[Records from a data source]

+++

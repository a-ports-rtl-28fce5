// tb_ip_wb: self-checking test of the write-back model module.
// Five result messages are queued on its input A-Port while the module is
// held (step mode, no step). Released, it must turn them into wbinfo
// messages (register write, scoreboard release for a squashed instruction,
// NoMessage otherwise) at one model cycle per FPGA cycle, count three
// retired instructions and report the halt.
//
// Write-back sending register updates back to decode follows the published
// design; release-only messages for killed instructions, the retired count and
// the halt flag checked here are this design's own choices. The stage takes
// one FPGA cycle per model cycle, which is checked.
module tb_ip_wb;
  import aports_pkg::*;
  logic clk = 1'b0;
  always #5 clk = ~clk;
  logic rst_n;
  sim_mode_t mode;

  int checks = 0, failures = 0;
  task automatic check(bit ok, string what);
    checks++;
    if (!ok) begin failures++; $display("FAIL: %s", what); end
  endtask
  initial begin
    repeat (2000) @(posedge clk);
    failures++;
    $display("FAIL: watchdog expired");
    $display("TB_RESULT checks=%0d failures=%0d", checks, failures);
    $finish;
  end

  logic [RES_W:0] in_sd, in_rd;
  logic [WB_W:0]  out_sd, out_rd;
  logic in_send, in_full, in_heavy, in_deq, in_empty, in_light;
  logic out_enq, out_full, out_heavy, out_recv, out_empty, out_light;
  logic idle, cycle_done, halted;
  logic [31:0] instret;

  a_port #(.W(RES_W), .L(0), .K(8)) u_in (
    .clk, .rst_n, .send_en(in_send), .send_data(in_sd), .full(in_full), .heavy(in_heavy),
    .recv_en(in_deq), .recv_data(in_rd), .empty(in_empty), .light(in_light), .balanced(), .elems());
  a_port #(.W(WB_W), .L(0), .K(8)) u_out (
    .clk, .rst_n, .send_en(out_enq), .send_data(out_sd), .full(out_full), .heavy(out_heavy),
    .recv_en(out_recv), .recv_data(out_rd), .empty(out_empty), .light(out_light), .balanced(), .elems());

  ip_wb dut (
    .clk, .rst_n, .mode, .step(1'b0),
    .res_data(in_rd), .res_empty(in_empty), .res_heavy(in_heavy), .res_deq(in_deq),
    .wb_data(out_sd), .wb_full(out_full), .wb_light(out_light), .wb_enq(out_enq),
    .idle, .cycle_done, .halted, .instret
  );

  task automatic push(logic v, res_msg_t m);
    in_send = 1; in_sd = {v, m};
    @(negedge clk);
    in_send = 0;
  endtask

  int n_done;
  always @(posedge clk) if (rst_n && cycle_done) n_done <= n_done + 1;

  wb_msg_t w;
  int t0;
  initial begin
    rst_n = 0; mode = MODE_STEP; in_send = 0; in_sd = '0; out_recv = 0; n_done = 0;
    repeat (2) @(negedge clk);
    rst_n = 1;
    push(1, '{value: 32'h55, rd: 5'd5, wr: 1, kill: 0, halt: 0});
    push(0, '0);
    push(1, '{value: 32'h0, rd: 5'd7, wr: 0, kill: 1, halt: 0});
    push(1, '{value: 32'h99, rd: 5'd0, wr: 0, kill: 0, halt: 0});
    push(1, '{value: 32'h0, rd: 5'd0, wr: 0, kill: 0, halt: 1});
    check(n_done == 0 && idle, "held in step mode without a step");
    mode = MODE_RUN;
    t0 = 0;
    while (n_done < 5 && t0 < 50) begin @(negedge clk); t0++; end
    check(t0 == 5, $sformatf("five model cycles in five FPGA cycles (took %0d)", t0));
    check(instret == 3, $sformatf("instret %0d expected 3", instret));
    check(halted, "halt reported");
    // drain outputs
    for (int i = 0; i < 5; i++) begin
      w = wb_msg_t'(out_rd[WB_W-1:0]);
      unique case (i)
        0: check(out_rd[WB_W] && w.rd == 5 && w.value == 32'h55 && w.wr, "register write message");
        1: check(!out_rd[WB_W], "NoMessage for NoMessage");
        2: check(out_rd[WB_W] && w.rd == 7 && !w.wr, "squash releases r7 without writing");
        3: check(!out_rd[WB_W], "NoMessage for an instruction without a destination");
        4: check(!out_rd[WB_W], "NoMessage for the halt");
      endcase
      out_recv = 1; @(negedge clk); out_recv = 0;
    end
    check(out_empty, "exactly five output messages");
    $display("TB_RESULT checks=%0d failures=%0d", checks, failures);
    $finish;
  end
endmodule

+++

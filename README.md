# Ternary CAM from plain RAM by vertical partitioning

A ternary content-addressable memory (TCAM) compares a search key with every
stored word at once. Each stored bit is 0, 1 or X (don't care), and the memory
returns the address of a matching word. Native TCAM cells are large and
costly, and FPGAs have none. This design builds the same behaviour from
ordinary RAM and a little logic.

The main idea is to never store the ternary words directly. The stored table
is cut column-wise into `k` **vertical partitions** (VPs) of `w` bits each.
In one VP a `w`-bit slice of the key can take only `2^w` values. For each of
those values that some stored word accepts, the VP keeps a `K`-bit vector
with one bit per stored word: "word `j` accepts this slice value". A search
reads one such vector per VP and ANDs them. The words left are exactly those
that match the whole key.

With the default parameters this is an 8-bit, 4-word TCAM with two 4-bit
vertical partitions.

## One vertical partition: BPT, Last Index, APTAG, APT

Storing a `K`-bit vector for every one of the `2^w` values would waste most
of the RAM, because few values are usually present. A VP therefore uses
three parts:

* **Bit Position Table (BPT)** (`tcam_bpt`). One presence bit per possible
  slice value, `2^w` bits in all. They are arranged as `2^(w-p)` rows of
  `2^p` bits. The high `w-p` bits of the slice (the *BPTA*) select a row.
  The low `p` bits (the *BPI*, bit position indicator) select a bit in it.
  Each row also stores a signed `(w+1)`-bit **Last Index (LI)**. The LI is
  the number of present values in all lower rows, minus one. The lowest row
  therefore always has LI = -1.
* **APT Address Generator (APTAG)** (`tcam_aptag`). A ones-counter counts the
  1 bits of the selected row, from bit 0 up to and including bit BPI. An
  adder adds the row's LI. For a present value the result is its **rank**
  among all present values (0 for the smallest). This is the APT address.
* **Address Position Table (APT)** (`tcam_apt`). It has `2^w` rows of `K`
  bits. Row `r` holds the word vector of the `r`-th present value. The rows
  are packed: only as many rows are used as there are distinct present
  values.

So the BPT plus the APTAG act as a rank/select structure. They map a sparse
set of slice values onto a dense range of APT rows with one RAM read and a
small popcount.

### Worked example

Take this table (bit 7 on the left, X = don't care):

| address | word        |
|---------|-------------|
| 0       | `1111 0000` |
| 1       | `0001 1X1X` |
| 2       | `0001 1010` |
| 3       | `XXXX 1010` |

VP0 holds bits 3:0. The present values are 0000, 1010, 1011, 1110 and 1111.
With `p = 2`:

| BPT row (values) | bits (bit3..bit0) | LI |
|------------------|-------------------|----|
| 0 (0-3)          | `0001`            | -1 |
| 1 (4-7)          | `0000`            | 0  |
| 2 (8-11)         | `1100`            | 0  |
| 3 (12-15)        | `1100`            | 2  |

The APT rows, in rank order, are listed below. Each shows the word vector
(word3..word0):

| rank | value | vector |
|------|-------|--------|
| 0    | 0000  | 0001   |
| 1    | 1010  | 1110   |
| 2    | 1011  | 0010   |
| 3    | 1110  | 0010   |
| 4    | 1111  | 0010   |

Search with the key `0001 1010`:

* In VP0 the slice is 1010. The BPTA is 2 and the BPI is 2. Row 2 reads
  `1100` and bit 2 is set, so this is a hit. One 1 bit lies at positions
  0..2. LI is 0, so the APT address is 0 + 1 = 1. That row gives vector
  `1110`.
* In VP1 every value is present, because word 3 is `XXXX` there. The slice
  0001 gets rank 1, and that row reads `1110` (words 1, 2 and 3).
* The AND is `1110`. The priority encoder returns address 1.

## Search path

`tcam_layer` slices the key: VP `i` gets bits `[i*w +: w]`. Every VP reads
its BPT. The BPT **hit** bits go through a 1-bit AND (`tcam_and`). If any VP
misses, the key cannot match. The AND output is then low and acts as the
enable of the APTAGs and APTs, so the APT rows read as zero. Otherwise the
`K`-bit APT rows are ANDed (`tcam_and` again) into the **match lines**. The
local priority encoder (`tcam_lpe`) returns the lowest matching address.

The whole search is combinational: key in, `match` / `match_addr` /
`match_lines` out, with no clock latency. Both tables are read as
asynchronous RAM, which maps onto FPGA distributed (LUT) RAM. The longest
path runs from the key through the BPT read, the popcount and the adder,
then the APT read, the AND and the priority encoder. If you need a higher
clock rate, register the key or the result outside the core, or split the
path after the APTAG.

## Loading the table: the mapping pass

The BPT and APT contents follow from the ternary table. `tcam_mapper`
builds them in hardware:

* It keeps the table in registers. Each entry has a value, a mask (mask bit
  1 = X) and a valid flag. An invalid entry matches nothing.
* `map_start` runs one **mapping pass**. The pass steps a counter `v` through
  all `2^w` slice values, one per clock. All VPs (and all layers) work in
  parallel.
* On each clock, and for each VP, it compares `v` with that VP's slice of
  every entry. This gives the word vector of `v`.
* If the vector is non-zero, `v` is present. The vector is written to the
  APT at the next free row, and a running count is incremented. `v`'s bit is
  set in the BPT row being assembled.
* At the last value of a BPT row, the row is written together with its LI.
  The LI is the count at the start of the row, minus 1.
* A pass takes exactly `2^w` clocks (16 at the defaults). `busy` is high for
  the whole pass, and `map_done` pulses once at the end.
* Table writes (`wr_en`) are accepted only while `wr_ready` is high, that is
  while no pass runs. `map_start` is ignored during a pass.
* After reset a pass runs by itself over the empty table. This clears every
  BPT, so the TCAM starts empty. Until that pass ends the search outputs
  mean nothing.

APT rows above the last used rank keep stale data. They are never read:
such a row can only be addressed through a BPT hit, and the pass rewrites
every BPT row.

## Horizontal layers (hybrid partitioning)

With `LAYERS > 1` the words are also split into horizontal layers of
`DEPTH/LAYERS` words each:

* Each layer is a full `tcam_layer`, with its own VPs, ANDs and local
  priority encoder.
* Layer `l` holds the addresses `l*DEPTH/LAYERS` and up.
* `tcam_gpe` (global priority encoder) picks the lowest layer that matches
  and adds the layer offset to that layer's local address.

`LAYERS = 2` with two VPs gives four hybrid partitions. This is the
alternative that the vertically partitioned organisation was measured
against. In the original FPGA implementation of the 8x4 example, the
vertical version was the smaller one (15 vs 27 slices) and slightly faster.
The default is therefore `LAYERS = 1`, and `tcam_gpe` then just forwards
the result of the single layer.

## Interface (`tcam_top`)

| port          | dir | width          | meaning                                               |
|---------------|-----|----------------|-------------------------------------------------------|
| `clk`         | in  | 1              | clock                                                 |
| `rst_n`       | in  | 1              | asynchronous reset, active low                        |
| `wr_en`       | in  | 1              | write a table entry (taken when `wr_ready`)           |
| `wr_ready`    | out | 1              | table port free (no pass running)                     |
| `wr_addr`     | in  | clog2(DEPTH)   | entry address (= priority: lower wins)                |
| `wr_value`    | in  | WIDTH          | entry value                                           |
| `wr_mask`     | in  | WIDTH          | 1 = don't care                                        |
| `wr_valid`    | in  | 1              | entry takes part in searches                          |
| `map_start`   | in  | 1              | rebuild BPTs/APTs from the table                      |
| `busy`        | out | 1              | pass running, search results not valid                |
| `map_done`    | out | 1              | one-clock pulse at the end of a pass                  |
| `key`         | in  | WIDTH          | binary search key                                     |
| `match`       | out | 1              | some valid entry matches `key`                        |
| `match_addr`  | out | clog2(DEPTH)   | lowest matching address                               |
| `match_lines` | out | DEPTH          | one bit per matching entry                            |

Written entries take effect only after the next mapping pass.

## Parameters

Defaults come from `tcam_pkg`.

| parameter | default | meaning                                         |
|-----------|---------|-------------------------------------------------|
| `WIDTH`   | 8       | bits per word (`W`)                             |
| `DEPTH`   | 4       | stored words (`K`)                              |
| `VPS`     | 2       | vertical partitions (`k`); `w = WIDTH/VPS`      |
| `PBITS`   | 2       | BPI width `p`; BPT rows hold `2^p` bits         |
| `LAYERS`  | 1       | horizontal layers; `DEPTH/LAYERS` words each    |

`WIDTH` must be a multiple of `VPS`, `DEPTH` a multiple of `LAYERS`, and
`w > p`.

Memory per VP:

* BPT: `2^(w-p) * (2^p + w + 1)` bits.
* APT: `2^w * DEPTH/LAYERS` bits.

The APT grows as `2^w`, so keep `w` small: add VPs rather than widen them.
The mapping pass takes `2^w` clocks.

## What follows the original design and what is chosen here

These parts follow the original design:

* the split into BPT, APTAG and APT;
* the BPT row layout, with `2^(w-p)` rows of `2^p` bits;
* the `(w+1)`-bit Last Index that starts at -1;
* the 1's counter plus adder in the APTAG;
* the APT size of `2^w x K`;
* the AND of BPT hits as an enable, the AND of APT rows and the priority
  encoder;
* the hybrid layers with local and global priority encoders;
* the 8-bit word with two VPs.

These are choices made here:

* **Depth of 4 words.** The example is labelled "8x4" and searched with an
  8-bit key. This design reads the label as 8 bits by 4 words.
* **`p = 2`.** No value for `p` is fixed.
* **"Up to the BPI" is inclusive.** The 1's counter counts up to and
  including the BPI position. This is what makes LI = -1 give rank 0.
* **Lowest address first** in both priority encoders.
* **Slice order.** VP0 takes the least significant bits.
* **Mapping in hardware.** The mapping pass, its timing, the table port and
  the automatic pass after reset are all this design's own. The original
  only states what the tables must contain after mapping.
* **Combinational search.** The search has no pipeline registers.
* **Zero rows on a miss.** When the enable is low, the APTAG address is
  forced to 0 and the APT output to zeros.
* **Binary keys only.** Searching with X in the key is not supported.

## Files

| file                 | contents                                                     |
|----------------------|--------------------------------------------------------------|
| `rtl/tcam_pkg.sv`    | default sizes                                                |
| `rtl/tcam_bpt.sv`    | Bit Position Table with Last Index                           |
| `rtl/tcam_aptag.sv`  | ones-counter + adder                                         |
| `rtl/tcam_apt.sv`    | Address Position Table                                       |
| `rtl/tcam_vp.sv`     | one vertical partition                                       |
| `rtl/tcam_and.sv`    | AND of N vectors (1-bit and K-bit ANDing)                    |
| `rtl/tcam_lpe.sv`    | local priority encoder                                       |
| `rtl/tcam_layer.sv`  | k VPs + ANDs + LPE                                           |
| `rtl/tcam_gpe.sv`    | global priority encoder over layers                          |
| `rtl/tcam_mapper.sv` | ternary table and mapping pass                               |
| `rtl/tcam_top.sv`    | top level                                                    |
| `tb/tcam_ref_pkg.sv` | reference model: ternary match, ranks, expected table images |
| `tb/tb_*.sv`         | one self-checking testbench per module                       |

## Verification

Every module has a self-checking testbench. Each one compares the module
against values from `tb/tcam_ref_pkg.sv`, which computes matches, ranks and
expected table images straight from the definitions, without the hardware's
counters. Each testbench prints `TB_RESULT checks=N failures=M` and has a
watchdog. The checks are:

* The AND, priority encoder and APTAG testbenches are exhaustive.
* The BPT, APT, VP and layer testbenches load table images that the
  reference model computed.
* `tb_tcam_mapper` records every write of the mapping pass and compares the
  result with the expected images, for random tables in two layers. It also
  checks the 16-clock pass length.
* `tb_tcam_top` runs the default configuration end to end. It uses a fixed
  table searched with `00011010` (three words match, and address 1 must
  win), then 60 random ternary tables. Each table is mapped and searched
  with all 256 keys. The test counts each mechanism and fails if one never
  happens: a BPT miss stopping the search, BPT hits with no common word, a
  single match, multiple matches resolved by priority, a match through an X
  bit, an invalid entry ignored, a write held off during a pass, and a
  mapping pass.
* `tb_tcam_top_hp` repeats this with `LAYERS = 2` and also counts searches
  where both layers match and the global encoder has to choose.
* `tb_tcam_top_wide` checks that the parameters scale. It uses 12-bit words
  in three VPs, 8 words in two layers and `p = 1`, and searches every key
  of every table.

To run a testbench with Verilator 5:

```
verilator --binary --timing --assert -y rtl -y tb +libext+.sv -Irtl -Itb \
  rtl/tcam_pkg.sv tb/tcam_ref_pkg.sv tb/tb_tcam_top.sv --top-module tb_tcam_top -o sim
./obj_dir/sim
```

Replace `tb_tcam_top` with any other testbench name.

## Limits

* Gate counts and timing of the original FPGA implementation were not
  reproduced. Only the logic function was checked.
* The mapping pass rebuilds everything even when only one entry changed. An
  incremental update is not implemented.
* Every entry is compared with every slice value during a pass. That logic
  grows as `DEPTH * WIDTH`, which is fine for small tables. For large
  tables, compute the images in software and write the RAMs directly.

+++

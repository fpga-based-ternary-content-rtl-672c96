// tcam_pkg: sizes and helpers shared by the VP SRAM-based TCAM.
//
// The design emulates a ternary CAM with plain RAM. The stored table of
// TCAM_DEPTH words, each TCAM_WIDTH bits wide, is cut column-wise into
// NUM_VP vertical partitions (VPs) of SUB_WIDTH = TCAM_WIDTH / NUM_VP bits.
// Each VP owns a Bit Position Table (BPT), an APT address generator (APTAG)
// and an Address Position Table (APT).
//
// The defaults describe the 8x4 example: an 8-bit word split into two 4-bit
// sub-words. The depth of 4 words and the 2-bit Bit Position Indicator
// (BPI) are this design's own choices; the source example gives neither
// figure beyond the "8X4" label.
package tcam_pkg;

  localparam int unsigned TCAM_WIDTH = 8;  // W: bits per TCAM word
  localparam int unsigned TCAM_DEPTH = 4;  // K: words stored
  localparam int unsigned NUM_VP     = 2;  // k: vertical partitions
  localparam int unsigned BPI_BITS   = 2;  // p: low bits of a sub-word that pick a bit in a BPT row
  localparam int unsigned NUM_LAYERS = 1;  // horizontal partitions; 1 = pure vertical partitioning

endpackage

+++

To do. With "example" as the string to find, copy every line of the records that holds it.

Response to the exercise.
### Worked example
against. In the original FPGA implementation of the 8x4 example, the
* **Depth of 4 words.** The example is labelled "8x4" and searched with an
// The defaults describe the 8x4 example: an 8-bit word split into two 4-bit
// (BPI) are this design's own choices; the source example gives neither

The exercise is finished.